I'm starting to plan for a large data warehousing project that uses J2EE, but I'm a bit unsure whether to go for Stored Procedures or JDO/JPA and the like. Recently, I've been working with Hibernate, and to be quite honest, I don't miss writing CRUD stored procedures!
It essentially boils down to:
+ Can be optimised on the server (although only the queries)
- There's likely to be more than a thousand stored procedures: add, delete, update, getById, etc, for each table.
+ I won't spend the next few months writing parameters.add("@firstNames", customer.getFirstName()); ...
- Will be slower than SPs (but most support paging)
What would you plump for in my situation. In this case I think it's a much of a muchness.
No correct solution
"JDO - Will be slower than SPs (but most support paging)"
This assumption is often false. There's no reason for SP's to be particularly fast. I've done some measurements and they're no faster than code outside the database.

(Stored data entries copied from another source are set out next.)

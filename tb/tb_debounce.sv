// tb_debounce: feeds random key/idle samples, with random gaps between
// sample ticks, and compares key_held with a run-length reference: it
// rises after two "pressed" samples in a row, falls after two "idle"
// samples in a row, and otherwise keeps its value. Also checks that input
// changes between ticks are ignored and that a single bounce sample does
// not change the output. press must pulse only with the tick that
// raises key_held.
module tb_debounce;
  logic clk = 1'b0, rst = 1'b1, tick = 1'b0, idle = 1'b1;
  logic key_held, press;
  int checks = 0, failures = 0;
  int run_idle, run_press;
  logic ref_held;
  int rises = 0, bounces = 0;

  debounce dut (.clk, .rst, .tick, .idle, .key_held, .press);

  always #5 clk = ~clk;

  initial begin
    #5_000_000;
    failures++;
    $display("TB_RESULT checks=%0d failures=%0d", checks, failures);
    $finish;
  end

  task automatic sample(input logic v);
    logic prev = ref_held;
    // random noise between ticks must be ignored
    repeat ($urandom_range(0, 3)) begin
      @(negedge clk);
      idle = 1'($urandom);
      tick = 1'b0;
      #1;
      checks++;
      if (press !== 1'b0) failures++;
    end
    @(negedge clk);
    idle = v;
    tick = 1'b1;
    #1;
    checks++;
    if (press !== (!prev && (v == 1'b0) && run_press >= 1)) begin
      failures++;
      $display("press pulse %b wrong", press);
    end
    if (v) begin run_idle++; run_press = 0; end
    else   begin run_press++; run_idle = 0; end
    if (run_press >= 2) ref_held = 1'b1;
    if (run_idle >= 2)  ref_held = 1'b0;
    if (!prev && ref_held) rises++;
    @(posedge clk);
    #1;
    tick = 1'b0;
    checks++;
    if (key_held !== ref_held) begin
      failures++;
      $display("sample %b: key_held %b expected %b", v, key_held, ref_held);
    end
  endtask

  initial begin
    run_idle = 0; run_press = 0; ref_held = 1'b0;
    #12;
    @(negedge clk) rst = 1'b0;
    checks++;
    if (key_held !== 1'b0) failures++;
    // directed: press, single bounce while held, release
    sample(1); sample(1);
    sample(0); sample(0);              // accepted press
    sample(1); sample(0);              // one bounce: still held
    if (key_held) bounces++;
    sample(0); sample(1); sample(1);   // released
    sample(0); sample(1);              // single low glitch: not a press
    // random
    repeat (3000) sample(($urandom_range(0, 2) != 0) ? 1'b1 : 1'b0);
    checks++;
    if (rises < 10 || bounces != 1) begin
      failures++;
      $display("too few presses exercised: %0d", rises);
    end
    $display("TB_RESULT checks=%0d failures=%0d", checks, failures);
    $finish;
  end
endmodule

A data warehouse is characterized by insert-only loads and long-running
SELECT...GROUP BY... queries.
You're not writing OLTP transactional processing. You're not using 3NF as a way to prevent update anomalies on update/delete transactions.
Since you're doing bulk inserts, a SP will definitely be slower than a bulk load utility. Bulk loaders are often multi-threaded and will consume all available CPU resources. The SP is part of the DB and can only share limited DB resources.
Since you're mostly doing
SELECT GROUP BY, a SP won't help much here, either. The SELECT statement doesn't benefit from being wrapped in a procedure.

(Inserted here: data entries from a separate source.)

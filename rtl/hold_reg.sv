// hold_reg: 4-bit register with load enable ("Flip Flops" of the design).
//
// Three of these hold values that must stay put while other signals move:
// the decoded key, captured when the debouncer accepts a press and held
// until the next press (the keypad lines may bounce meanwhile), and the
// two high-score digits, captured when the microcontroller signals game
// over and shown until the next game over. The original design clocked
// the flip-flops directly from those control signals; here they run on
// the system clock and load is a one-cycle pulse generated by the caller
// in the cycle of that event, so q takes d on the same clock edge on
// which the event becomes visible elsewhere. Reset (asynchronous, active
// high) clears q, as in the original.
module hold_reg #(
  parameter int unsigned W = 4
) (
  input  logic         clk,
  input  logic         rst,
  input  logic         load,
  input  logic [W-1:0] d,
  output logic [W-1:0] q
);

  always_ff @(posedge clk or posedge rst) begin
    if (rst)       q <= '0;
    else if (load) q <= d;
  end

endmodule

You don't need them. They don't help.
You can easily benchmark a bulk-load and a query to demonstrate that SP's aren't helping.

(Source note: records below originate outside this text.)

// tb_hold_reg: random data and load pulses; q must take d exactly on the
// edges where load is high and keep its value otherwise; reset clears it.
module tb_hold_reg;
  logic clk = 1'b0, rst = 1'b1, load = 1'b0;
  logic [3:0] d = '0, q, expected;
  int checks = 0, failures = 0, loads = 0;

  hold_reg dut (.clk, .rst, .load, .d, .q);

  always #5 clk = ~clk;

  initial begin
    #1_000_000;
    failures++;
    $display("TB_RESULT checks=%0d failures=%0d", checks, failures);
    $finish;
  end

  initial begin
    #12;
    checks++;
    if (q !== 4'h0) failures++;
    @(negedge clk) rst = 1'b0;
    expected = 4'h0;
    repeat (3000) begin
      @(negedge clk);
      d = 4'($urandom);
      load = ($urandom_range(0, 3) == 0);
      @(posedge clk);
      if (load) begin expected = d; loads++; end
      #1;
      checks++;
      if (q !== expected) begin
        failures++;
        $display("q %h expected %h", q, expected);
      end
    end
    checks++;
    if (loads < 100) failures++;
    $display("TB_RESULT checks=%0d failures=%0d", checks, failures);
    $finish;
  end
endmodule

Rod Johnson in his "J2EE Design adn Development" wrote a very clear analysis about ORM/StoredProcedures. He said that
Stored procedures should only be used in a J2EE system to perform operations that will always use the database heavily, whether they're implemented in the database or in Java code that exchanges a lot of data with the database.
As you're planning to implement a datawarehouse, I think that the stored procedures approach is the right choice.
I would suggest using the metadata to generate the scripts you use for loading into the data warehouse. This allows you to get performance benefits from using specialised load tools and perhaps from stored procedures (if you're using a sufficiently ancient database). Also, you will probably end up hand coding at least some SQL. Having your generic scripts done as stored procs will allow you to schedule all of them in the same way and not have to worry about changing how they are invoked when you rewrite some generated code to make it run better.
As for getting the data out, if what you're building in J2EE is a reporting tool, then you may be better off using JDO. While I'm not terribly familiar with the reporting side of things, one benefit I can see is that it will be easier to allow your end users to make custom reports that you did not anticipate in advance (although you've still got to have some limits on what they can do so that they don't take down the database in the process).